How to include an external jar in a GWT module?

I would like to use the org.apache.commons.validator.GenericValidator class in a view class of my GWT web app. I have read that I have to implicitely tell that I intend to use this external library.

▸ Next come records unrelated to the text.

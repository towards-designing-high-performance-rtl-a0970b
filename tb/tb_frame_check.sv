// tb_frame_check - feeds good, corrupted, too short and too long frames
// (maximum length set to 100 bytes) and checks the reported status.
module tb_frame_check;
  import tb_ref_pkg::*;
  import eth_pkg::*;
  logic clk = 0, rst = 1, s_valid = 0, s_sof = 0, s_eof = 0, done;
  logic [7:0] s_data = 0;
  rx_status_t status;
  int checks = 0, failures = 0;

  frame_check #(.MAX_LEN(100)) dut (.*);
  always #5 clk = ~clk;

  initial begin
    repeat (20000) @(posedge clk);
    failures++; $display("TB_RESULT checks=%0d failures=%0d", checks, failures); $finish;
  end

  task automatic frame(int n, bit corrupt, bit exp_good, bit exp_crc, bit exp_short, bit exp_long);
    bq_t d;
    for (int i = 0; i < n - 4; i++) d.push_back(8'($urandom));
    d = with_fcs(d);
    if (corrupt) d[n/2] ^= 8'h10;
    foreach (d[i]) begin
      @(negedge clk) s_valid = 1; s_sof = (i == 0); s_data = d[i];
      if ($urandom_range(0, 1)) begin @(negedge clk) s_valid = 0; s_sof = 0; end
    end
    @(negedge clk) s_valid = 0; s_sof = 0;
    repeat (2) @(negedge clk);
    s_eof = 1; @(negedge clk) s_eof = 0;
    checks++;
    if (!done) begin failures++; $display("no done"); end
    checks += 5;
    if (status.length != 11'(n))       begin failures++; $display("len %0d exp %0d", status.length, n); end
    if (status.good != exp_good)       begin failures++; $display("n=%0d good %b", n, status.good); end
    if (status.crc_err != exp_crc)     begin failures++; $display("n=%0d crc %b", n, status.crc_err); end
    if (status.too_short != exp_short) begin failures++; $display("n=%0d short %b", n, status.too_short); end
    if (status.too_long != exp_long)   begin failures++; $display("n=%0d long %b", n, status.too_long); end
  endtask

  initial begin
    repeat (3) @(negedge clk); rst = 0;
    frame(64, 0, 1, 0, 0, 0);
    frame(100, 0, 1, 0, 0, 0);
    frame(80, 1, 0, 1, 0, 0);
    frame(40, 0, 0, 0, 1, 0);
    frame(63, 0, 0, 0, 1, 0);
    frame(101, 0, 0, 0, 0, 1);
    frame(70, 0, 1, 0, 0, 0);
    $display("TB_RESULT checks=%0d failures=%0d", checks, failures);
    $finish;
  end
endmodule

I thought adding the next line into my App.gwt.xml would work.
<inherits name='org.apache.commons.validator.GenericValidator'/>
I get the next error:
Loading inherited module 'org.apache.commons.validator.GenericValidator'
[ERROR] Unable to find 'org/apache/commons/validator/GenericValidator.gwt.xml' on your classpath; could be a typo, or maybe you forgot to include a classpath entry for source?
[ERROR] Line 13: Unexpected exception while processing element 'inherits'
com.google.gwt.core.ext.UnableToCompleteException: (see previous log entries)
at com.google.gwt.dev.cfg.ModuleDefLoader.nestedLoad(ModuleDefLoader.java:239)
at com.google.gwt.dev.cfg.ModuleDefSchema$BodySchema.__inherits_begin(ModuleDefSchema.java:354)
at sun.reflect.GeneratedMethodAccessor1.invoke(Unknown Source)
at sun.reflect.DelegatingMethodAccessorImpl.invoke(DelegatingMethodAccessorImpl.java:25)
at java.lang.reflect.Method.invoke(Method.java:597)
at com.google.gwt.dev.util.xml.HandlerMethod.invokeBegin(HandlerMethod.java:223)
at com.google.gwt.dev.util.xml.ReflectiveParser$Impl.startElement(ReflectiveParser.java:270)
at com.sun.org.apache.xerces.internal.parsers.AbstractSAXParser.startElement(AbstractSAXParser.java:501)
at com.sun.org.apache.xerces.internal.parsers.AbstractXMLDocumentParser.emptyElement(AbstractXMLDocumentParser.java:179)
at com.sun.org.apache.xerces.internal.impl.XMLDocumentFragmentScannerImpl.scanStartElement(XMLDocumentFragmentScannerImpl.java:1339)
at com.sun.org.apache.xerces.internal.impl.XMLDocumentFragmentScannerImpl$FragmentContentDriver.next(XMLDocumentFragmentScannerImpl.java:2747)
at com.sun.org.apache.xerces.internal.impl.XMLDocumentScannerImpl.next(XMLDocumentScannerImpl.java:648)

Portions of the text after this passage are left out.